ストレスから発症するAGAや薄毛

AGA(男性型脱毛症と)は、円形脱毛症のように頭の一部分がハゲもしくは薄毛となってしまうのではなく、生え際や頭頂部といった広範囲の髪の毛が抜けたり薄毛となったりする脱毛症を指しています。

ただしAGAには、他の脱毛症に見られない特徴があるのです。

AGAの主な原因となる男性ホルモン

AGAの主な原因は「男性ホルモン」で、その中でもDHT(ジヒドロテストロン)と呼ばれる男性ホルモンがAGAを引き起こす直接の原因となっています。

これが、AGAと他の脱毛症が異なっている大きな点と言えるでしょう。

DHTは、男性ホルモンであるテストステロンが5αリクターゼと呼ばれる酵素と結びつくことで発生します。

5αリクターゼが発生する理由は、「加齢」と「ストレス」の2つです。

「加齢」に関しては、年齢が高くなることによってテストステロンが減ってしまうのを補うべく、体が5αリクターゼの働きを活発化させて、同じ男性ホルモンのDHTを生成するという仕組みとなっているのです。

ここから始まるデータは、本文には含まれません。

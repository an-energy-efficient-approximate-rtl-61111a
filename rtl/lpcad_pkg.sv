// lpcad_pkg: constants shared by the LPCAD approximate divider.
//
// The divider replaces 1/(1+B_M), the reciprocal of the divisor's significand,
// by a constant chosen from the top K fraction bits of the divisor. The
// constants below are the piecewise-constant sets for K = 2 and K = 3; they
// were found offline by a search that minimises the mean relative error of
// the whole division while keeping C * (upper end of each range) <= 0.5,
// which bounds the product S*C to (-0.5, 1) so that no normalisation is
// needed. Each constant is an unsigned fraction 0.c1 c2 ... c(K+1), stored
// here as an integer in units of 2^-(K+1).
//
//   K = 2 : B_M range   [0,.25)  [.25,.5)  [.5,.75)  [.75,1)
//           constant     0.875    0.75      0.625     0.5
//   K = 3 : B_M range   [0,.125) ... [.875,1) (steps of 1/8)
//           constant     0.9375 0.875 0.75 0.6875 0.625 0.5625 0.5625 0.5
//
// Only K = 2 and K = 3 have constant sets; other values are rejected at
// elaboration by the modules that use this package.
package lpcad_pkg;

  // K = 2, units of 1/8
  localparam logic [2:0] RECIP_K2 [4] = '{3'd7, 3'd6, 3'd5, 3'd4};
  // K = 3, units of 1/16
  localparam logic [3:0] RECIP_K3 [8] = '{4'd15, 4'd14, 4'd12, 4'd11,
                                          4'd10, 4'd9,  4'd9,  4'd8};

  // Constant for range index idx, in units of 2^-(k+1). Returns 0 for an
  // unsupported k.
  function automatic int unsigned recip_const(input int unsigned k,
                                              input logic [2:0] idx);
    if (k == 2) return int'(RECIP_K2[idx[1:0]]);
    if (k == 3) return int'(RECIP_K3[idx[2:0]]);
    return 0;
  endfunction

  // Exponent bias of an FP format with ne exponent bits (IEEE 754 rule).
  function automatic int unsigned fp_bias(input int unsigned ne);
    return (1 << (ne - 1)) - 1;
  endfunction

endpackage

この「年齢」に関しては、個人差もありますがある程度仕方がないとも言えるでしょう。

しかしストレスという原因は、年齢に関係なく薄毛を進行させてしまうのです。

ストレスで進行するAGA

ストレスでDHTが大量に発生してしまう背景には、日常生活が大きく関係してきます。

例えば強いストレスを感じながら日々を過ごしていると自律神経の働きが悪くなり、ホルモンバランスが乱れてしまうのです。

それが原因で全身の血行も悪くなると、当然のことですが頭皮の血行にも悪影響が出てきて頭皮が硬くなります。

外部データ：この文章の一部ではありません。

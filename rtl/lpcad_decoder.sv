// lpcad_decoder: reciprocal-constant decoder of the LPCAD divider.
//
// Maps the K most significant fraction bits of the divisor, which select one
// of 2^K equal ranges of B_M in [0,1), to the (K+1)-bit constant B_appro that
// stands in for 1/(1+B_M) in that range. The constant sets are those of
// lpcad_pkg (K = 2 or 3). Output c holds the fraction bits c[-1]..c[-(K+1)]
// with c[K] = c[-1]; the integer bit of the constant is always 0 because all
// constants lie in [0.5, 1).
//
// Purely combinational: a 2^K-entry lookup.
module lpcad_decoder #(
  parameter int unsigned K = 3
) (
  input  logic [K-1:0] b_msb,  // top K fraction bits of the divisor
  output logic [K:0]   c       // constant, units of 2^-(K+1)
);
  import lpcad_pkg::*;

  if (K != 2 && K != 3) begin : g_bad_k
    $error("lpcad_decoder: constant sets exist only for K = 2 and K = 3");
  end

  // one constant per range, selected by comparison so that the table folds
  // into plain logic
  always_comb begin
    c = '0;
    for (int i = 0; i < (1 << K); i++) begin
      if (b_msb == K'(i)) c = (K+1)'(recip_const(K, 3'(i)));
    end
  end

endmodule
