// tb_lpcad_decoder: exhaustive check of the reciprocal-constant decoder for
// K = 3 and K = 2 against the decimal constants of the method, and a check
// that every constant C satisfies C * (upper end of its range) <= 0.5 and
// lies within 1/8 of 1/(1+B_M) over its range.
module tb_lpcad_decoder;
  import tb_lpcad_ref_pkg::*;

  int checks = 0, failures = 0;
  logic clk = 0;
  always #5 clk = ~clk;

  logic [2:0] msb3; logic [3:0] c3;
  logic [1:0] msb2; logic [2:0] c2;

  lpcad_decoder #(.K(3)) dut3 (.b_msb(msb3), .c(c3));
  lpcad_decoder #(.K(2)) dut2 (.b_msb(msb2), .c(c2));

  task automatic check_range(int k, int idx, logic [7:0] got);
    real cval = real'(got) / real'(1 << (k + 1));
    real lo = real'(idx) / real'(1 << k), hi = real'(idx + 1) / real'(1 << k);
    checks++;
    if (longint'(got) != const_units(k, idx)) begin
      failures++; $display("FAIL K=%0d idx=%0d c=%0d exp=%0d", k, idx, got, const_units(k, idx));
    end
    checks++;
    if (cval * hi > 0.5 + 1e-9) begin
      failures++; $display("FAIL K=%0d idx=%0d: C*hi > 0.5", k, idx);
    end
    checks++;
    if (cval - 1.0/(1.0+hi) > 0.125 || 1.0/(1.0+lo) - cval > 0.125) begin
      failures++; $display("FAIL K=%0d idx=%0d: constant far from 1/(1+B_M)", k, idx);
    end
  endtask

  initial begin
    for (int i = 0; i < 8; i++) begin
      msb3 = 3'(i); #1; check_range(3, i, 8'(c3));
    end
    for (int i = 0; i < 4; i++) begin
      msb2 = 2'(i); #1; check_range(2, i, 8'(c2));
    end
    $display("TB_RESULT checks=%0d failures=%0d", checks, failures);
    $finish;
  end

  initial begin
    repeat (1000) @(posedge clk);
    failures++;
    $display("TB_RESULT checks=%0d failures=%0d", checks, failures);
    $finish;
  end
endmodule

頭皮には毛細血管が薄く広く張り巡らされているので、頭皮が血行不良に陥ると、本来は毛細血管を通して隅々まで行き渡るはずだった栄養が滞ってしまうのです。

すると体はその状態に反応して、男性ホルモンを生成することでバランスを取ろうとします。

具体的には5αリクターゼを発生させて男性ホルモンであるDHTを生成していくのです。

直接的にストレスとAGAが繋がっているわけではありませんが、ストレスを受け続けることで確実にテストステロンが5αリクターゼと結びつく環境ができあがってしまいます。

それが結果として、DHTを発生させる下地を整えることになってしまうのです。

しかしAGAの発症を押さえて薄毛を進行させないため自律神経を安定させるには、どういった対策を取っていけばよいのでしょうか?

食生活と睡眠の改善でAGAを予防できる

自律神経の働きを整えていくのに有効な手段を握っているのは、食生活と睡眠です。

実はこの2つに関してはどちらもすぐに変えることができますので、積極的な姿勢で生活改善に取り組んでいきましょう。

食生活では、髪の毛の成長に必要なたんぱく質やミネラルの豊富な食材を多く食べるようにすることがお勧めです。

特に自律神経が乱れると体が冷えやすくなってイライラしがちになるため、鉄分やカルシウムを意識して摂取しするのが効果的でしょう。

脂肪の多い食事、特にジャンクフードを多く食べると、毛穴に脂肪が詰まりやすくなるので注意してください。

またある程度の睡眠時間を確保することももちろん大切ですが、「睡眠の質」にもこだわりましょう。

人間は睡眠中に最も多量の成長ホルモンを分泌します。

この成長ホルモンが分泌されると、体内にあるたんぱく質と結びついて髪の毛を作っていくという仕組みになっているのです。

つまり睡眠の質が悪いと上手く成長ホルモンが分泌されないまま、髪の毛があまり伸びない、または髪の毛そのものの質が悪くなるということが起こってしまいます。

良い睡眠を取ることで自律神経が安定し、ストレスを感じにくくなるのです。

AGAによって生え際や頭頂部などの薄毛が進行している方は、慌てて育毛剤や育毛シャンプーに手を出す前に自分自身の日常生活を見直してみてください。

またAGAの進行具合に不安を感じた方は、自己流で色々と試してみることも大切ですが、育毛クリニックなどで専門的な診断を受けることを考慮にいれてみるのもお勧めでしょう。